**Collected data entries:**
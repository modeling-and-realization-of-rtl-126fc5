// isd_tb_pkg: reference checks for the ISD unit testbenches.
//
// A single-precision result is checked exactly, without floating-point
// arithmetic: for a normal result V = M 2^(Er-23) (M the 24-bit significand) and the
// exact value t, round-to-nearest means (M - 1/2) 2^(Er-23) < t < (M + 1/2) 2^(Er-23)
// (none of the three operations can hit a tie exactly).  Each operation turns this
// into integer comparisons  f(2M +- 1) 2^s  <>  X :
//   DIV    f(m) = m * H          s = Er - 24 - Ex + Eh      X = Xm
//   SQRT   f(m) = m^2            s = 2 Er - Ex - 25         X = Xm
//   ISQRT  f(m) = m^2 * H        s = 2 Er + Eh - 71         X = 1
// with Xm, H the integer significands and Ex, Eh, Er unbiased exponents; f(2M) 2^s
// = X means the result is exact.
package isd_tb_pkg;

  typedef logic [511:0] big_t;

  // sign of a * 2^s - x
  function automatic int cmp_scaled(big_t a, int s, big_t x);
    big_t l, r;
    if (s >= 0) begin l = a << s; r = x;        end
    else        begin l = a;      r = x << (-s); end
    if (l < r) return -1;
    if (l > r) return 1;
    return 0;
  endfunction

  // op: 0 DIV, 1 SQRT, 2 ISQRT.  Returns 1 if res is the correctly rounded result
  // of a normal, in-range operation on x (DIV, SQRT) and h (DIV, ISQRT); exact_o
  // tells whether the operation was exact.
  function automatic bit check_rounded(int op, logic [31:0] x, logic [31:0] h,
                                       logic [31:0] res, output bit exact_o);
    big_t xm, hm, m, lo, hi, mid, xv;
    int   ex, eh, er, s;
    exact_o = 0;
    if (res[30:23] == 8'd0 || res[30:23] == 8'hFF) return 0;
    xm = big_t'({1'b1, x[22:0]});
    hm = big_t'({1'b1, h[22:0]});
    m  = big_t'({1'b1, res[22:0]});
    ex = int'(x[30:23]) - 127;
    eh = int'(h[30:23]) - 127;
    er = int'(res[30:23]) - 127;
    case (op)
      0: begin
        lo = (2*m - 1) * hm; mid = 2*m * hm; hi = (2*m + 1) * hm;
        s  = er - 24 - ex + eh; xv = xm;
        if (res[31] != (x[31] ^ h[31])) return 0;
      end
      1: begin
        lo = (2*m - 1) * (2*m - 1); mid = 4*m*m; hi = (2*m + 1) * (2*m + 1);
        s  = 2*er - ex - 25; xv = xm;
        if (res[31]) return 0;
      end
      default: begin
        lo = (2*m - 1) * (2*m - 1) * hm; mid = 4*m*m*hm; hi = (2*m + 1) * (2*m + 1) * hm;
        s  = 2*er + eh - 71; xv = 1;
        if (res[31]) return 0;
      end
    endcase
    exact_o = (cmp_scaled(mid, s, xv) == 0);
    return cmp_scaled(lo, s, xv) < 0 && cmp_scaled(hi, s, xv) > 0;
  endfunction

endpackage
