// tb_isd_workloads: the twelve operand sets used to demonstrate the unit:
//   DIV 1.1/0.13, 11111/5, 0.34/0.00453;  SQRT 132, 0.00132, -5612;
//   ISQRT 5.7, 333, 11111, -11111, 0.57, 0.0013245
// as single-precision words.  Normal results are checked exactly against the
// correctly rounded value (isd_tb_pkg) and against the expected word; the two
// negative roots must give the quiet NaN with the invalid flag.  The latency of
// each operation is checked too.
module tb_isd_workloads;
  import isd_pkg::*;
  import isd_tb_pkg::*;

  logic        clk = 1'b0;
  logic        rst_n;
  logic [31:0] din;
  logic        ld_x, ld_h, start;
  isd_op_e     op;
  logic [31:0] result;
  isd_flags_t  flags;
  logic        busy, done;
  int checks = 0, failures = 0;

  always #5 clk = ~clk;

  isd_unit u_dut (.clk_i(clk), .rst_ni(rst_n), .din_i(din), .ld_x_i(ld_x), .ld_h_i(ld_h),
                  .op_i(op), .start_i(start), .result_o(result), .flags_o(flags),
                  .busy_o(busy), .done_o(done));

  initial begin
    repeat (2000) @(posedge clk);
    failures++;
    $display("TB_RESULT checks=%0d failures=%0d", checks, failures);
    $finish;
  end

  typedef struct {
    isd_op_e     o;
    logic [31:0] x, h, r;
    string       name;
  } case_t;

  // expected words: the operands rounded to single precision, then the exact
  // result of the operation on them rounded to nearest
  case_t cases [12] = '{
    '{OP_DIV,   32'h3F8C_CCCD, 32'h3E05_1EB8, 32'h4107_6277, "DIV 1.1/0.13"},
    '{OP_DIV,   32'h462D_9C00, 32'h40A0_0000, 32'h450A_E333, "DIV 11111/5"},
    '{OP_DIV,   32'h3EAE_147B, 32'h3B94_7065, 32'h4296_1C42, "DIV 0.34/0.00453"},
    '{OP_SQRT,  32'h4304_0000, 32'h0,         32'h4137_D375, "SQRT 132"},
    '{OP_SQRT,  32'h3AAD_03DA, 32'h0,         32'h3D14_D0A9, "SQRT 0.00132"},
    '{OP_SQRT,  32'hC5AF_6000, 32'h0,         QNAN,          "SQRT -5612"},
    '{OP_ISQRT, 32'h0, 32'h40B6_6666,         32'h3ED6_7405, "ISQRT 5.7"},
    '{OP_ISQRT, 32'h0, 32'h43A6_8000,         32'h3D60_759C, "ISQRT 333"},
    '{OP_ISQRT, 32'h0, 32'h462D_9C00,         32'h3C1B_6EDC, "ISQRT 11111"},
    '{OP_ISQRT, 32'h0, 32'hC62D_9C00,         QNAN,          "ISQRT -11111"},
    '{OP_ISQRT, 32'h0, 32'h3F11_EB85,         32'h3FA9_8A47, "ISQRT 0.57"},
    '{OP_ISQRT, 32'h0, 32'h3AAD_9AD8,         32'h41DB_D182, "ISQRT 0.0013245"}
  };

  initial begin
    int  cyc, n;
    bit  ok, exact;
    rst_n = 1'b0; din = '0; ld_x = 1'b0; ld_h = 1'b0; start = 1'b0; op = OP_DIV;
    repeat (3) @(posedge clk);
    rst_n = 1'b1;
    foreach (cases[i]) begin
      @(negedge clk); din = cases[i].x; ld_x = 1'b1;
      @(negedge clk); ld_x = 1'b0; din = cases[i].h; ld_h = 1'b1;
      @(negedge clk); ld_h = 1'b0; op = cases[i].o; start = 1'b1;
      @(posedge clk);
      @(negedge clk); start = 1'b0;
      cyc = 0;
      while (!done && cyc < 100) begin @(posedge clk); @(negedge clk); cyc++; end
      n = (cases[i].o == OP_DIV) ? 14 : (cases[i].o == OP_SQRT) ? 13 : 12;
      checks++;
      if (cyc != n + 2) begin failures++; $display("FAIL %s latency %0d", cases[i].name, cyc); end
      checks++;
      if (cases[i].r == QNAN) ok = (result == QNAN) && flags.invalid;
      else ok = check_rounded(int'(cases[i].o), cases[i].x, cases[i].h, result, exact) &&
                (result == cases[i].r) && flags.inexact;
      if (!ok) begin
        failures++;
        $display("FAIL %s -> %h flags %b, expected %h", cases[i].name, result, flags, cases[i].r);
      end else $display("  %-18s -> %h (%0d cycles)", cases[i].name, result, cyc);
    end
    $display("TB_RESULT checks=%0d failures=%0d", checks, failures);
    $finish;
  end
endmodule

**Exercise:**
The exercise is to copy out every line above that has the word "correctly" in it.

**Output for this exercise:**
  // op: 0 DIV, 1 SQRT, 2 ISQRT.  Returns 1 if res is the correctly rounded result
// correctly rounded value (isd_tb_pkg) and against the expected word; the two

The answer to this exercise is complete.